> **The problem**
Lines before the one containing "dly_n <= dly_n + 1'b1;" are left out; that line and all after it, through the end of the records, must be transcribed exactly.

[Source records]

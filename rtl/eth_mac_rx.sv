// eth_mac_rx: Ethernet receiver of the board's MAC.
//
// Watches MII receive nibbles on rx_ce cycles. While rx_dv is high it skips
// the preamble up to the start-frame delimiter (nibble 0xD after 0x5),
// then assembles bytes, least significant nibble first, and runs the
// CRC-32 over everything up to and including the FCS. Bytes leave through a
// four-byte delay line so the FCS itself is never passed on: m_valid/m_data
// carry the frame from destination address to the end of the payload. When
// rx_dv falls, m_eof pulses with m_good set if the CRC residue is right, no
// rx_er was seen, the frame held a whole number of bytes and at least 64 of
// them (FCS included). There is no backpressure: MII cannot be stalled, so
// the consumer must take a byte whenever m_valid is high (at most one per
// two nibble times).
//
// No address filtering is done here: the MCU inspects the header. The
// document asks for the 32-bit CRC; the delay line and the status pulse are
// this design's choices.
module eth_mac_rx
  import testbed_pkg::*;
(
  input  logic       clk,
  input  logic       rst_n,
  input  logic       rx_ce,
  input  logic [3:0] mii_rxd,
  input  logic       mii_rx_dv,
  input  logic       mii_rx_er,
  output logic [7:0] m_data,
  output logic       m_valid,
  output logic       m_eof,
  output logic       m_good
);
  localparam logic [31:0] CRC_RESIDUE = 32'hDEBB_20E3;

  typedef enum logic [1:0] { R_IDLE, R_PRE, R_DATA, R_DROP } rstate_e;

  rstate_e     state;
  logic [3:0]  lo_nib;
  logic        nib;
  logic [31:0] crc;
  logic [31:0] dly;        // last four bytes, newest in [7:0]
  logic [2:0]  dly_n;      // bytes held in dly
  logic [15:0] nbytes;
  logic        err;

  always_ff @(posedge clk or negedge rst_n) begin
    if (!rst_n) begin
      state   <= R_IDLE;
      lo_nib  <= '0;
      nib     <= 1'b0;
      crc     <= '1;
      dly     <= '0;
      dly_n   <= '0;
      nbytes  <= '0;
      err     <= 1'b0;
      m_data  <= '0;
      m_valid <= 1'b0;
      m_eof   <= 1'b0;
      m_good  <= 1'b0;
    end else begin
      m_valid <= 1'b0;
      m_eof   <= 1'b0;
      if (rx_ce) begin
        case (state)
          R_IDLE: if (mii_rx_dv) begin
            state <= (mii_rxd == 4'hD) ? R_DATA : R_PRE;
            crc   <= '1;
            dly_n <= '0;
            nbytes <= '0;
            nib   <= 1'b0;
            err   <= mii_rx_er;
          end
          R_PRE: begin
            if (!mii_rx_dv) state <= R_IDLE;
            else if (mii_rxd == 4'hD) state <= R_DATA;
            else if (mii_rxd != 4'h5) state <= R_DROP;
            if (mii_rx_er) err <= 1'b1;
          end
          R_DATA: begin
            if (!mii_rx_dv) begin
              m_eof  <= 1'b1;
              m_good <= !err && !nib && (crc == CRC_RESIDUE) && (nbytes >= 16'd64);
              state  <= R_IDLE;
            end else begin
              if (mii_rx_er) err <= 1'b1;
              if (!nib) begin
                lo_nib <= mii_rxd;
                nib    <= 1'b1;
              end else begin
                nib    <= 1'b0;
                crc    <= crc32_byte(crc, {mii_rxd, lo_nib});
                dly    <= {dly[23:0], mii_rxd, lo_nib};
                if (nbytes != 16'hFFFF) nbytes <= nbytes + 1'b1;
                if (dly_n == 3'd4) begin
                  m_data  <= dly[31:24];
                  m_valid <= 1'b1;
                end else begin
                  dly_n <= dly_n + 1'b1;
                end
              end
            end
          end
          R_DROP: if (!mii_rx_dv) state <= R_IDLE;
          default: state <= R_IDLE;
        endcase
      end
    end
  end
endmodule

> **Result of the task**
                  dly_n <= dly_n + 1'b1;
                end
              end
            end
          end
          R_DROP: if (!mii_rx_dv) state <= R_IDLE;
          default: state <= R_IDLE;
        endcase
      end
    end
  end
endmodule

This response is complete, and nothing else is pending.